**Data supplied:**
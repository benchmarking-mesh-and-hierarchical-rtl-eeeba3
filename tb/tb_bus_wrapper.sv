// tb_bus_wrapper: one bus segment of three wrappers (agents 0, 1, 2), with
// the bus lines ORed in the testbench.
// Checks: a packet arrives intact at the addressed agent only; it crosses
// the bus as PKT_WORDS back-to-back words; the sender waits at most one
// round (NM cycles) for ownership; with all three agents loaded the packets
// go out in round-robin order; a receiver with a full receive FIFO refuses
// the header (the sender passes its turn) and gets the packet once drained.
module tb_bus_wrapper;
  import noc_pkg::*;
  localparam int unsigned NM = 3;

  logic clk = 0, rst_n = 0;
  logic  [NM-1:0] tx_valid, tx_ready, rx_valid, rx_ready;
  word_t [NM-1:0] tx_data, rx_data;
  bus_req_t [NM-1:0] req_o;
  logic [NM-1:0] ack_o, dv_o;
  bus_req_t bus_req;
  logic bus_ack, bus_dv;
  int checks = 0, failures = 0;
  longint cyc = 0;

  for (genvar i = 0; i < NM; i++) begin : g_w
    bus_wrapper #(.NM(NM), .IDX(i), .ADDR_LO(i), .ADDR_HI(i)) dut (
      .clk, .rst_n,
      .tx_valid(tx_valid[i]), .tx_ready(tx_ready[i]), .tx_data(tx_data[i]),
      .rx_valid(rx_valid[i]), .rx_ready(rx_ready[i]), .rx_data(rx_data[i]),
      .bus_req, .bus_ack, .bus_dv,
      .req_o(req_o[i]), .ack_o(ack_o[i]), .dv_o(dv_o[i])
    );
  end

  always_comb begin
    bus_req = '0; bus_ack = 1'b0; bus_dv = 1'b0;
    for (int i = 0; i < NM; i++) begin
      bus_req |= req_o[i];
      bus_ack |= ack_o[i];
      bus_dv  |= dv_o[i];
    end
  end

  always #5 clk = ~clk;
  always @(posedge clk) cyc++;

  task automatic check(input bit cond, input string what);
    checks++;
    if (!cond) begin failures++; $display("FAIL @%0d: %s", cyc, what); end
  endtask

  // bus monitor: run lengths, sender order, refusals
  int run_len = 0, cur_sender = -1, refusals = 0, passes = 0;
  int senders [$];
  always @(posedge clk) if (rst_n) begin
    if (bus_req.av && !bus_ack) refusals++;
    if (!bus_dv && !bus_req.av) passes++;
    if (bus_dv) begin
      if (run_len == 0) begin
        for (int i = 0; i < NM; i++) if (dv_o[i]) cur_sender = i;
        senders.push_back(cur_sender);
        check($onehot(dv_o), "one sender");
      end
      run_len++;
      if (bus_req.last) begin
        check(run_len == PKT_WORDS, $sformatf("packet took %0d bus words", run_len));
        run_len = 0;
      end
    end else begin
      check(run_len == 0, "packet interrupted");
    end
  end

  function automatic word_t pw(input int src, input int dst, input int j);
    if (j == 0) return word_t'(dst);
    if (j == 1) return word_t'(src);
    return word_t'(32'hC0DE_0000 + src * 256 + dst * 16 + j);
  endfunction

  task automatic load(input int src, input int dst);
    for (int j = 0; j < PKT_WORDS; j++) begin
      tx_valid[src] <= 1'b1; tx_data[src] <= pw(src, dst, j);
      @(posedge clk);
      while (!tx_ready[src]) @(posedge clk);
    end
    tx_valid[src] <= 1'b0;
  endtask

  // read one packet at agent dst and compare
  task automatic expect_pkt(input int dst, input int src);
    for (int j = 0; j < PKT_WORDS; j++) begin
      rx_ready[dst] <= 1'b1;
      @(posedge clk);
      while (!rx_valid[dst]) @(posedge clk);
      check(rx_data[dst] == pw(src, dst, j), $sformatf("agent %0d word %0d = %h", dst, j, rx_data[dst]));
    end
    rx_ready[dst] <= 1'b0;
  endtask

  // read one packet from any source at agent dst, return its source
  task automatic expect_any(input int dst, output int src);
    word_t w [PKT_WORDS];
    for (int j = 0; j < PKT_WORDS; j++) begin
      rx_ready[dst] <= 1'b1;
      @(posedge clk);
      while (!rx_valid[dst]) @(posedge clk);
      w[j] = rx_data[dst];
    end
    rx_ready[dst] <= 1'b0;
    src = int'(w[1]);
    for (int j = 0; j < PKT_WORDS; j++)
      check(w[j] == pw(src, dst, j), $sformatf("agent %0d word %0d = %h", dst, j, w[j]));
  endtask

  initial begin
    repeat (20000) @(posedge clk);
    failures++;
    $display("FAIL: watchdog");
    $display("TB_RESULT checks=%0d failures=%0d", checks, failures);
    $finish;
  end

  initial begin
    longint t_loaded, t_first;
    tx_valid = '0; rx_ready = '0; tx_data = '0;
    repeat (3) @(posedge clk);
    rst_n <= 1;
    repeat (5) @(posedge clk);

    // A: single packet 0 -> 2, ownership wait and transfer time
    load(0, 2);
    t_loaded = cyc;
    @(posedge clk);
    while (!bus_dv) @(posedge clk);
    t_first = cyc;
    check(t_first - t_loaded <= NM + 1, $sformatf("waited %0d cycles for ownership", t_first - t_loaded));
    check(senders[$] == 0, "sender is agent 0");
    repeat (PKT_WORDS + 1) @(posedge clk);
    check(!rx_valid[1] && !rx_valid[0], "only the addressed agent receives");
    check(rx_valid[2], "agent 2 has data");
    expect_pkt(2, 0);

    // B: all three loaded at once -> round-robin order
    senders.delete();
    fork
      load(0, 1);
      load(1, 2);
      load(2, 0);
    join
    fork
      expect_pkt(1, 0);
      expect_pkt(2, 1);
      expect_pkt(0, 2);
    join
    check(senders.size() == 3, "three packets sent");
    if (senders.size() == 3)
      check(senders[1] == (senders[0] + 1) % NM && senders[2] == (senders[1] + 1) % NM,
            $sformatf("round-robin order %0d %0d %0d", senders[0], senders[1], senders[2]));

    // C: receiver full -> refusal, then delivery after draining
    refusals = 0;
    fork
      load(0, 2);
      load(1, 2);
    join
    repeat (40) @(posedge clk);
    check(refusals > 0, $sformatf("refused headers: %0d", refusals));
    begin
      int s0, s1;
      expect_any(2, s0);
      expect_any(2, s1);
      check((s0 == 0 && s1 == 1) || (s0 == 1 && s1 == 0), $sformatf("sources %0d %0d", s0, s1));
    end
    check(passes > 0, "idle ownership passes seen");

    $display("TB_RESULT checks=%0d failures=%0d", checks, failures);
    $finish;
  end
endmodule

**Task objective:** Go over the data above and copy every line that has the word "failures" in it.

**Written solution:**
  int checks = 0, failures = 0;
    if (!cond) begin failures++; $display("FAIL @%0d: %s", cyc, what); end
    failures++;
    $display("TB_RESULT checks=%0d failures=%0d", checks, failures);
    $display("TB_RESULT checks=%0d failures=%0d", checks, failures);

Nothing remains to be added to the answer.